--- Problem description ---
Using the records below, filter for lines that contain the string "NCONN" and copy them out.
--- START ---
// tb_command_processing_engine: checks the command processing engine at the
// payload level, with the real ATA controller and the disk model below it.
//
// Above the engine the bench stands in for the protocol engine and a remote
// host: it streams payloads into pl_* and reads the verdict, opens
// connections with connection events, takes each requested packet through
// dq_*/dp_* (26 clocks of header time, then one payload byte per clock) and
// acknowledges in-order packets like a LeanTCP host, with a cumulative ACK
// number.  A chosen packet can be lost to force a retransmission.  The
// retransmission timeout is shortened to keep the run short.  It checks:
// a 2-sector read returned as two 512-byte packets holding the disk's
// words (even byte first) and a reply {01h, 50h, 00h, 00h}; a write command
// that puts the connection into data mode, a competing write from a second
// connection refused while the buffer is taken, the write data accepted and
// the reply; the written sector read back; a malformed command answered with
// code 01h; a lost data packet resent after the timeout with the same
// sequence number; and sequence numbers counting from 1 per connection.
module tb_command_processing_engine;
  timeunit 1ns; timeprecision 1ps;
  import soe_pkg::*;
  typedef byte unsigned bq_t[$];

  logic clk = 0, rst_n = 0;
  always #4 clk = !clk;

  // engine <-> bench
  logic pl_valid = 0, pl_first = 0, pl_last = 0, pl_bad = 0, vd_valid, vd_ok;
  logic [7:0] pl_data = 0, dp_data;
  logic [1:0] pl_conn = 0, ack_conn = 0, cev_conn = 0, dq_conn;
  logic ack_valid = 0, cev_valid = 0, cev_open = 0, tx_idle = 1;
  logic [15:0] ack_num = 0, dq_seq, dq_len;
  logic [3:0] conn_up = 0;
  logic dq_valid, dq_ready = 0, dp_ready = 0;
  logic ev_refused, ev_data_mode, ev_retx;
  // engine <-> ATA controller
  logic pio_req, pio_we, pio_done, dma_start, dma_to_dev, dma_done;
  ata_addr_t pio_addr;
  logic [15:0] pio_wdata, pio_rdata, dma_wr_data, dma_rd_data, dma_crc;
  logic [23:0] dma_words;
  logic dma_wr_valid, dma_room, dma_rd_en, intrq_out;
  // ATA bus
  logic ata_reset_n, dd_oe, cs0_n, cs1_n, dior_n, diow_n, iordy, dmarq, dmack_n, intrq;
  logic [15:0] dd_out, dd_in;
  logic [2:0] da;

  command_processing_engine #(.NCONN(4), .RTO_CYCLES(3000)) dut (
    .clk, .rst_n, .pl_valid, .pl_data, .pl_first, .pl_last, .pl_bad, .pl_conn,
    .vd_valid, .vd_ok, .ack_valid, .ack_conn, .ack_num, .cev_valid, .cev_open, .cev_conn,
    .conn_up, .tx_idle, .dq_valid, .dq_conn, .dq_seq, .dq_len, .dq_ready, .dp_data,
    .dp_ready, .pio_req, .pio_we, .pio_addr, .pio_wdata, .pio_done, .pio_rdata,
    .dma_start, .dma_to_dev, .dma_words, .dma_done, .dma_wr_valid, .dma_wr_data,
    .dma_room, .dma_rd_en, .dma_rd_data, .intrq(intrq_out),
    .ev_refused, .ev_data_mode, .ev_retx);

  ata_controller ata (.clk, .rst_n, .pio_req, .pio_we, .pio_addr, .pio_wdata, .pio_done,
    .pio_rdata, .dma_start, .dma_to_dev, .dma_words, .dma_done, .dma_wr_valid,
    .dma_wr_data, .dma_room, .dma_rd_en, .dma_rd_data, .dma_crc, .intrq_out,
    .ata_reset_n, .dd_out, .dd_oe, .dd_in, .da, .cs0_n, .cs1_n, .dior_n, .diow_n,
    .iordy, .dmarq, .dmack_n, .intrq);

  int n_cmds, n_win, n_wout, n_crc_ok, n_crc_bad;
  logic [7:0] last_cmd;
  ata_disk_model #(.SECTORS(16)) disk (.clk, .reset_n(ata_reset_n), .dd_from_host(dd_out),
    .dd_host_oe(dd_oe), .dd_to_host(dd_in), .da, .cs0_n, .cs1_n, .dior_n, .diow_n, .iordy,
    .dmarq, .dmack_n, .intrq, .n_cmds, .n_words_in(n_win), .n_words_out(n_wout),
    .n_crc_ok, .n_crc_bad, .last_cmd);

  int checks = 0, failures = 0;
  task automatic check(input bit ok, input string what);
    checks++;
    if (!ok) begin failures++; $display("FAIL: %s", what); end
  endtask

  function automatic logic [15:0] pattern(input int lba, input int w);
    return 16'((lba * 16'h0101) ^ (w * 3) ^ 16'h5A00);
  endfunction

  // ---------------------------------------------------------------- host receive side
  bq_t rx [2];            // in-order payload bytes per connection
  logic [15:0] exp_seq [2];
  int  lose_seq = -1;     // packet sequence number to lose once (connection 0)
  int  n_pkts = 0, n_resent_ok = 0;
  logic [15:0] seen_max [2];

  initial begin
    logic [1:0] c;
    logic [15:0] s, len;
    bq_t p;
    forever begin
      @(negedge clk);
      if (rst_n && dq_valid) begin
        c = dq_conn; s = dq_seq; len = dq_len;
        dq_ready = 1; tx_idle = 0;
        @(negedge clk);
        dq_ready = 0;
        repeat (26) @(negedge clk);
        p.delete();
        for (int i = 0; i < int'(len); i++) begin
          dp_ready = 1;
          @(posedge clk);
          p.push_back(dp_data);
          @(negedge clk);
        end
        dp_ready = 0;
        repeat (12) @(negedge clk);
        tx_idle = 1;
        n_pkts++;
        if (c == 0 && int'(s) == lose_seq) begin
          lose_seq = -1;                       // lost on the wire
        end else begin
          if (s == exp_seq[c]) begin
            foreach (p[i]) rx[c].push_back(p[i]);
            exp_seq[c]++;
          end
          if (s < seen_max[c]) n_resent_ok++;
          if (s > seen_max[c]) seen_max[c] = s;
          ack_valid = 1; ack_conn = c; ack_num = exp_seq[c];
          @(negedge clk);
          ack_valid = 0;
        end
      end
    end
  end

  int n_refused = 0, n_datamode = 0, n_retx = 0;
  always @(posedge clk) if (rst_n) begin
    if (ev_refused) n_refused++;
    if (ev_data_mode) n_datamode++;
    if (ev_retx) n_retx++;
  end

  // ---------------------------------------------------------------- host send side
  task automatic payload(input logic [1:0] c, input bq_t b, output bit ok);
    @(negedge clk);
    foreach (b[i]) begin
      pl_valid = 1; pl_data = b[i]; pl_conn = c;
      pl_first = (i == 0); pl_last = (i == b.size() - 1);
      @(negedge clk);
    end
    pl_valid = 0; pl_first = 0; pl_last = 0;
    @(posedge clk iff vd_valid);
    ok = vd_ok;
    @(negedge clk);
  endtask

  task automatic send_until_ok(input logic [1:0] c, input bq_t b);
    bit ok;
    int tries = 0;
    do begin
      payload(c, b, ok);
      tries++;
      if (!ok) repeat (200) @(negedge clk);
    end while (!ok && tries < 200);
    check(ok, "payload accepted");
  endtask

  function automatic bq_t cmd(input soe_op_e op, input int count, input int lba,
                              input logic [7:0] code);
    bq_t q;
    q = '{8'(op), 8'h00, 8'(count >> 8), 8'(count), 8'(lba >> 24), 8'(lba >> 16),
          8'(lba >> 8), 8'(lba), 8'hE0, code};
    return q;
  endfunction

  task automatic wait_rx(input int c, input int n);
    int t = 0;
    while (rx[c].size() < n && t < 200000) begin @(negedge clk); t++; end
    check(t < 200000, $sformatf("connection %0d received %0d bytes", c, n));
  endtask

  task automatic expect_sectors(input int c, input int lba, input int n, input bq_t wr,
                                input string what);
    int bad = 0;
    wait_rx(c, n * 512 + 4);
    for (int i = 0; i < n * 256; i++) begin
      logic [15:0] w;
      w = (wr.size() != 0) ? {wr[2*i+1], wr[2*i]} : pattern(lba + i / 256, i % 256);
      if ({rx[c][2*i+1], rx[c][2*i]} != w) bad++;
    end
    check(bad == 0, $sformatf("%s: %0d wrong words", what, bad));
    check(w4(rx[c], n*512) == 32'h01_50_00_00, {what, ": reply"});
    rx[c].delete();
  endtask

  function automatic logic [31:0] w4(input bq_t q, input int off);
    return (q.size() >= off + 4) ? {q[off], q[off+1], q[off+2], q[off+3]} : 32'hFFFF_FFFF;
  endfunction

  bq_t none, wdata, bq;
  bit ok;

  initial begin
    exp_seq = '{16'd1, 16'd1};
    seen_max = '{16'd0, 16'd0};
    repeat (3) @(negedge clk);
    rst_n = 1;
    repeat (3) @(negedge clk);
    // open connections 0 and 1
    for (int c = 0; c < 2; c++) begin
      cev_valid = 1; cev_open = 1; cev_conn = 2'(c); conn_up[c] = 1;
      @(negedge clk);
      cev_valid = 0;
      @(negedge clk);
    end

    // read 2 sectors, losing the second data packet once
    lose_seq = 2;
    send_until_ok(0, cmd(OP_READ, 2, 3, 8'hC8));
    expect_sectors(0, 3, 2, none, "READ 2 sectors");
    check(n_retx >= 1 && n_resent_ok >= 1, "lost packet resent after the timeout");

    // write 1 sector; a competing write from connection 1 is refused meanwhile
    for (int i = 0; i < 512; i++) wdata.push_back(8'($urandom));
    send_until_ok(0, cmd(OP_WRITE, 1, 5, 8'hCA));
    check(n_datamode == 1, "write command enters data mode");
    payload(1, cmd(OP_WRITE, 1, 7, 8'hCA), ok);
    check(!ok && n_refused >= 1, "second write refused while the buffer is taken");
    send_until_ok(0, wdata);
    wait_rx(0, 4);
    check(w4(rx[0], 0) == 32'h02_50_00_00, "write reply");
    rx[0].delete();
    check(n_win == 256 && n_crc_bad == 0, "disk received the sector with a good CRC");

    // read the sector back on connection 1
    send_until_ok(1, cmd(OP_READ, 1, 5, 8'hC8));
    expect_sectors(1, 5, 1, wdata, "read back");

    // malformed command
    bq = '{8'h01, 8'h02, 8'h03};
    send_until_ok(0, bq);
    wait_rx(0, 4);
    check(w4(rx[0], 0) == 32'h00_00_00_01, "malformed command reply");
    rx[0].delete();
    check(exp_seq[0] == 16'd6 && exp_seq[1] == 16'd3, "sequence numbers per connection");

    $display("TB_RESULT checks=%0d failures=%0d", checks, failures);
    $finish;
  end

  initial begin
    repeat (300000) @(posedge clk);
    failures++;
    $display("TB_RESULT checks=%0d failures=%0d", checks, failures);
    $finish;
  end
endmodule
--- END ---
--- START ---
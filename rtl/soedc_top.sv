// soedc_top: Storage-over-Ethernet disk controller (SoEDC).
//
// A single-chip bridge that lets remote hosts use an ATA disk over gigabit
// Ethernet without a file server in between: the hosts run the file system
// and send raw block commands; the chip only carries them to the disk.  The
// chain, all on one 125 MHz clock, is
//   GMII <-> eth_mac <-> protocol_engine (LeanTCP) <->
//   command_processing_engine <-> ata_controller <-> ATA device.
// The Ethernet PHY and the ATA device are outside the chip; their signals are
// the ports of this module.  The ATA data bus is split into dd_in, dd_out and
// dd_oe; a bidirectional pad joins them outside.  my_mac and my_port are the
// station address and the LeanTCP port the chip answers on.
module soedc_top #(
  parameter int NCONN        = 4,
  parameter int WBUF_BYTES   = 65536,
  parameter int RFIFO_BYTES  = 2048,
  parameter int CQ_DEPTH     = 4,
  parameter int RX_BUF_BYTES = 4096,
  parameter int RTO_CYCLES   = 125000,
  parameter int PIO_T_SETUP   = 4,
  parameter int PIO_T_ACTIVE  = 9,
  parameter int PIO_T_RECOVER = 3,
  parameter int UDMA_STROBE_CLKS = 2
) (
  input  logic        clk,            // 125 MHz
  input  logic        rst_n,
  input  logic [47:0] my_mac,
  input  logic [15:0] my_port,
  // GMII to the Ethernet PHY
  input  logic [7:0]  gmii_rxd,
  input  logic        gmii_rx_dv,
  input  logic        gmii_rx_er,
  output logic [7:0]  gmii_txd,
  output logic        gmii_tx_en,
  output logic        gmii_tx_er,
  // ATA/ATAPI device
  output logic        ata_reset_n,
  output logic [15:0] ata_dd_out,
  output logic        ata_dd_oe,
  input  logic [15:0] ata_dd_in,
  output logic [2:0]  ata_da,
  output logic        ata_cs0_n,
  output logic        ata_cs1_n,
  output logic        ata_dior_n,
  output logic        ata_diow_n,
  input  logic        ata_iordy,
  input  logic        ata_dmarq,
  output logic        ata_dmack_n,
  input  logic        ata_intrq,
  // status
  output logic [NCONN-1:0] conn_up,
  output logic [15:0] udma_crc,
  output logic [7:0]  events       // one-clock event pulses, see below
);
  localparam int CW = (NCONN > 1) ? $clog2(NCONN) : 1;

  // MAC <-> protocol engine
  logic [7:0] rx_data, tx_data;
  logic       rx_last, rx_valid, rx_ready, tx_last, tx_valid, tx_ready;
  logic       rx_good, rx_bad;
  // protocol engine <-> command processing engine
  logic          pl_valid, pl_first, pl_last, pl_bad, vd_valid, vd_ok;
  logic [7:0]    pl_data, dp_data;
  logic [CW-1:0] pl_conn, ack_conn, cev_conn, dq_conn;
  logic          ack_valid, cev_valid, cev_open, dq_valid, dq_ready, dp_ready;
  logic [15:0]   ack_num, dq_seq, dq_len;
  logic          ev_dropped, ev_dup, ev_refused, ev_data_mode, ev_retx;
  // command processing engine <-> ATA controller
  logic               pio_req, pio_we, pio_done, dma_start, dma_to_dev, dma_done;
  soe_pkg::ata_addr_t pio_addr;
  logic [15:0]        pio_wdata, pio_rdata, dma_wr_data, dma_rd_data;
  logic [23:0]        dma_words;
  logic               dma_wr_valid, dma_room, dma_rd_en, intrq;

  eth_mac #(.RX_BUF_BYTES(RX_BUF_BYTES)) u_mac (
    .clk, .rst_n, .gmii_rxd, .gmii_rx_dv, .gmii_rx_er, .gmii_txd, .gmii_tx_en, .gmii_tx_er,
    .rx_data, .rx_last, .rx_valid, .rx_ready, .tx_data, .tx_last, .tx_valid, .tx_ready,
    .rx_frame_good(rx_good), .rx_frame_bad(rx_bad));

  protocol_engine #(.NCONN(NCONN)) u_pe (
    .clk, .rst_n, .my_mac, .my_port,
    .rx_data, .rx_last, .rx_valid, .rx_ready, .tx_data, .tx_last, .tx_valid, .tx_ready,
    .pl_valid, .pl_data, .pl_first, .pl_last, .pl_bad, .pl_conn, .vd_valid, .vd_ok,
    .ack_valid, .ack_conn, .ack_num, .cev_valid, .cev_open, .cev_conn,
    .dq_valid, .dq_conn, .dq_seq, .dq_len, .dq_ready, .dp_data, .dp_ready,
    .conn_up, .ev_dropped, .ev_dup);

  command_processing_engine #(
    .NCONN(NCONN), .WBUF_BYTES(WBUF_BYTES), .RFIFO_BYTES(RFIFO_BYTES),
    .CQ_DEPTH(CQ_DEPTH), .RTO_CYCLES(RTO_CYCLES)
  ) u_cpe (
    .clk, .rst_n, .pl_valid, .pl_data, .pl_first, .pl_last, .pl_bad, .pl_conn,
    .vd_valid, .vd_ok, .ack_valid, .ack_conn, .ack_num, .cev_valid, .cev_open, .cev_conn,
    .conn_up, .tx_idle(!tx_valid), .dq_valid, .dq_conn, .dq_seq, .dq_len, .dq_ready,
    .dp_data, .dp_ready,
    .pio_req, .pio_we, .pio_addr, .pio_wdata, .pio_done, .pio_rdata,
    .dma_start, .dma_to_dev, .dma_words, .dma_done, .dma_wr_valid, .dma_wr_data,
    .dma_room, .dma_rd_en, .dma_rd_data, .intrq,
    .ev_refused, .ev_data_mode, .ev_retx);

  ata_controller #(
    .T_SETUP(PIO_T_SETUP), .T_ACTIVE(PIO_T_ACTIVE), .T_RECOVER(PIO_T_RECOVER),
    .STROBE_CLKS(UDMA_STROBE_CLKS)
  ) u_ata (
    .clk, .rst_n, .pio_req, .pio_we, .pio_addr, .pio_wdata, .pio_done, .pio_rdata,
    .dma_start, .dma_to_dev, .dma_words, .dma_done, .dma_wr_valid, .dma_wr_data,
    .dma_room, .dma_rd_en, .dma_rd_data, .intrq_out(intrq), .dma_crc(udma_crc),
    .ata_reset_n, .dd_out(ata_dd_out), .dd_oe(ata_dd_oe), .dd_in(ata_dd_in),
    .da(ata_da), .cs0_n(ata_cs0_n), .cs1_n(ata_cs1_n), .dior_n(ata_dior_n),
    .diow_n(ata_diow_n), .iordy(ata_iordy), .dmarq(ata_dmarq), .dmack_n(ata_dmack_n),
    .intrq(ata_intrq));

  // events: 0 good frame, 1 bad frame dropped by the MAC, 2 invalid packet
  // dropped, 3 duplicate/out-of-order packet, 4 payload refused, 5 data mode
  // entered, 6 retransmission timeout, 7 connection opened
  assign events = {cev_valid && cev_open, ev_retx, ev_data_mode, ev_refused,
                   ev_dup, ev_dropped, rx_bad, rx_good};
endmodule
--- END ---
--- START ---
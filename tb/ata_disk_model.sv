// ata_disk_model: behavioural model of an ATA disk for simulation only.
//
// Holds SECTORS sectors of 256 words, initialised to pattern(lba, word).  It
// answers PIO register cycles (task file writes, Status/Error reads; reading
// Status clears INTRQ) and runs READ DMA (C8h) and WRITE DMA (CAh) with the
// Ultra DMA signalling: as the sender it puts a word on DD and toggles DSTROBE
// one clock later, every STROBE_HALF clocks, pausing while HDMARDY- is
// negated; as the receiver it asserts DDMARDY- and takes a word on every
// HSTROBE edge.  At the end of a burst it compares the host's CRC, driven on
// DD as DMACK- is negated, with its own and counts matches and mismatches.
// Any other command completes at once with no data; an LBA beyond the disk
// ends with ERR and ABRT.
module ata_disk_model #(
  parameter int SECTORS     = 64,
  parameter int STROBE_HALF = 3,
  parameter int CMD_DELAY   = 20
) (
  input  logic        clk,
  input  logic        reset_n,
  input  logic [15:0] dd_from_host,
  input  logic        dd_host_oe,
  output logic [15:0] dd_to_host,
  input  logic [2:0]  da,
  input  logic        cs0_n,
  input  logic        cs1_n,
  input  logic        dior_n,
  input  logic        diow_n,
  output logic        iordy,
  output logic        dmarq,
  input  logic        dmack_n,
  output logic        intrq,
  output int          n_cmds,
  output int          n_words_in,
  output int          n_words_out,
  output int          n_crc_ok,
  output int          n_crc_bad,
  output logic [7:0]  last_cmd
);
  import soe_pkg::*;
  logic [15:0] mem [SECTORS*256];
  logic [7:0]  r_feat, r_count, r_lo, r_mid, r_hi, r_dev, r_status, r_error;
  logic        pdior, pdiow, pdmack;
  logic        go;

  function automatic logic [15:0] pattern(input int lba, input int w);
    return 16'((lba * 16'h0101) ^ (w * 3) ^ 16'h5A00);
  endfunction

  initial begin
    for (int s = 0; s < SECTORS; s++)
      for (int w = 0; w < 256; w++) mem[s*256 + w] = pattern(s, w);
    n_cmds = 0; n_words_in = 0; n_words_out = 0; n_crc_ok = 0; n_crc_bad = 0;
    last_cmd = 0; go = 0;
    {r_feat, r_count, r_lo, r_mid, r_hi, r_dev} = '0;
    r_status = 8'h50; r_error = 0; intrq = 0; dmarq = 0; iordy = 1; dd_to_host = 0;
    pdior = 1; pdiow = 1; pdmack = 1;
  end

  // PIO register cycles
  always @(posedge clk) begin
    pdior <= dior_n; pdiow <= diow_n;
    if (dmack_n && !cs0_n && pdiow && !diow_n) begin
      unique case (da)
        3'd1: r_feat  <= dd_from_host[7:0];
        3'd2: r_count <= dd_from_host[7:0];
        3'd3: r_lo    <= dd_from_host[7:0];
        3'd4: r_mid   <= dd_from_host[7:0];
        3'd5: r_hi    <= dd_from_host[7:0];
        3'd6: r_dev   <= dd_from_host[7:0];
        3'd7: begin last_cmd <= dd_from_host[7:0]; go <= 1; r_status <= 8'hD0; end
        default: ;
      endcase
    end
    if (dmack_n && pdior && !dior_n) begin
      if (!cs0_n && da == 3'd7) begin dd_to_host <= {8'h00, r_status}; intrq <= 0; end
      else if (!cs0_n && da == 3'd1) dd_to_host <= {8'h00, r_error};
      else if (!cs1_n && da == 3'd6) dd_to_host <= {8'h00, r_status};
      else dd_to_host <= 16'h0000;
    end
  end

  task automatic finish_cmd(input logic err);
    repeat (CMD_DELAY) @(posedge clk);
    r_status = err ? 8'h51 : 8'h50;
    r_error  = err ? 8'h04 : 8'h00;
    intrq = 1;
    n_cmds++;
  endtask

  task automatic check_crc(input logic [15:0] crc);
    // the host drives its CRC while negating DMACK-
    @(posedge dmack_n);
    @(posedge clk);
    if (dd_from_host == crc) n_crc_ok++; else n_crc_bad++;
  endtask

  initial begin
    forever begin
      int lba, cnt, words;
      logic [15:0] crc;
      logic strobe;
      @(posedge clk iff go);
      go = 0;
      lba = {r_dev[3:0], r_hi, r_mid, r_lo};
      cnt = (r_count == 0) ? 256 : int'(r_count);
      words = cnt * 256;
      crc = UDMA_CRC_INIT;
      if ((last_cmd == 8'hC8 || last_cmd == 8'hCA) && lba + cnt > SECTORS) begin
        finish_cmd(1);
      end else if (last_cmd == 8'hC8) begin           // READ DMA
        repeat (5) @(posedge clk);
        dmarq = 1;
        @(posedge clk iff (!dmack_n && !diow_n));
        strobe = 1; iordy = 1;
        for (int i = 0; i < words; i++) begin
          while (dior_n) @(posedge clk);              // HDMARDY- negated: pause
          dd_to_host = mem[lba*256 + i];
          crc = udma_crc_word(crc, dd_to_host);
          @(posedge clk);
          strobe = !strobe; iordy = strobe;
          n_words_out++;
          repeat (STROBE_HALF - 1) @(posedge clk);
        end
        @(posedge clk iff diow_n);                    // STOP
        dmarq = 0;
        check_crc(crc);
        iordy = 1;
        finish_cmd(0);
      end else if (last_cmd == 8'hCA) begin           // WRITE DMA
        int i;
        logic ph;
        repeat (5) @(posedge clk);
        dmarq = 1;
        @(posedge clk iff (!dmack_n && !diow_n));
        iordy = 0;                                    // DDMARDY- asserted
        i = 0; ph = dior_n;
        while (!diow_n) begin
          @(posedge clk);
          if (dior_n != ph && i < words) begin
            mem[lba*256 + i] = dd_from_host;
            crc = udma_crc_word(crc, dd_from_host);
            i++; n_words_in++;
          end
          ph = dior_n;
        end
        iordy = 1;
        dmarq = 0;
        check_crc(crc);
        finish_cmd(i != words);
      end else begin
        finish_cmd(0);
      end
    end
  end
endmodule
--- END ---
--- Answer area ---
  command_processing_engine #(.NCONN(4), .RTO_CYCLES(3000)) dut (
  parameter int NCONN        = 4,
  output logic [NCONN-1:0] conn_up,
  localparam int CW = (NCONN > 1) ? $clog2(NCONN) : 1;
  protocol_engine #(.NCONN(NCONN)) u_pe (
    .NCONN(NCONN), .WBUF_BYTES(WBUF_BYTES), .RFIFO_BYTES(RFIFO_BYTES),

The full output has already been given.